→ **Work task**
Filter these entries so that only lines with the word "shifts" remain.

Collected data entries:
BEGIN

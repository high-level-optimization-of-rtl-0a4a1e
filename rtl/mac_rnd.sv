// MAC round unit (RND).
//
// Turns an unrounded value from MUL or ADD into binary32: normalisation
// shifts the leading one to the top of the significand and adjusts the
// exponent, rounding keeps 24 bits and rounds to nearest, ties to even,
// using the round bit and the OR of all lower bits, and renormalisation
// shifts once more if rounding carried out of the significand. Results
// whose exponent falls below the normal range flush to zero; results above
// it become infinity (this design supports no subnormals or NaNs).
// Combinational.
//
// Interface: u unrounded value (ufp_t) in; r binary32 out.
// Document: a RND unit after MUL and ADD (Fig. 4.9).
// Own choice: the number format (binary32, nearest even, flush to zero,
// overflow to infinity); the document does not give one.
module mac_rnd
  import mac_pkg::*;
(
  input  ufp_t        u,
  output logic [31:0] r
);
  logic [$clog2(MW+1)-1:0] lz;
  logic [MW-1:0]  norm;
  logic [24:0]    sig;       // 24 kept bits plus carry
  logic           rbit, sticky, inc;
  logic signed [12:0] e;

  always_comb begin
    lz = '0;
    for (int i = 0; i < int'(MW); i++) begin
      if (u.mant[i]) lz = ($clog2(MW+1))'(int'(MW) - 1 - i);
    end
  end

  always_comb begin
    norm   = u.mant << lz;                                   // normalise
    rbit   = norm[MW-25];
    sticky = |norm[MW-26:0];
    inc    = rbit && (sticky || norm[MW-24]);                // nearest, ties to even
    sig    = {1'b0, norm[MW-1:MW-24]} + 25'(inc);
    // exponent of the leading one: mant bit FRAC has weight 2^(exp-127)
    e      = 13'(u.exp) + 13'(int'(MW) - 1 - int'(FRAC)) - 13'(lz);
    if (sig[24]) begin                                        // renormalise
      sig = sig >> 1;
      e   = e + 13'sd1;
    end
    if (u.mant == '0 || e <= 0)  r = {u.sign, 31'd0};
    else if (e >= 255)           r = {u.sign, 8'hFF, 23'd0};
    else                         r = {u.sign, e[7:0], sig[22:0]};
  end

endmodule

END

→ **Answer area**
// shifts the leading one to the top of the significand and adjusts the
// shifts once more if rounding carried out of the significand. Results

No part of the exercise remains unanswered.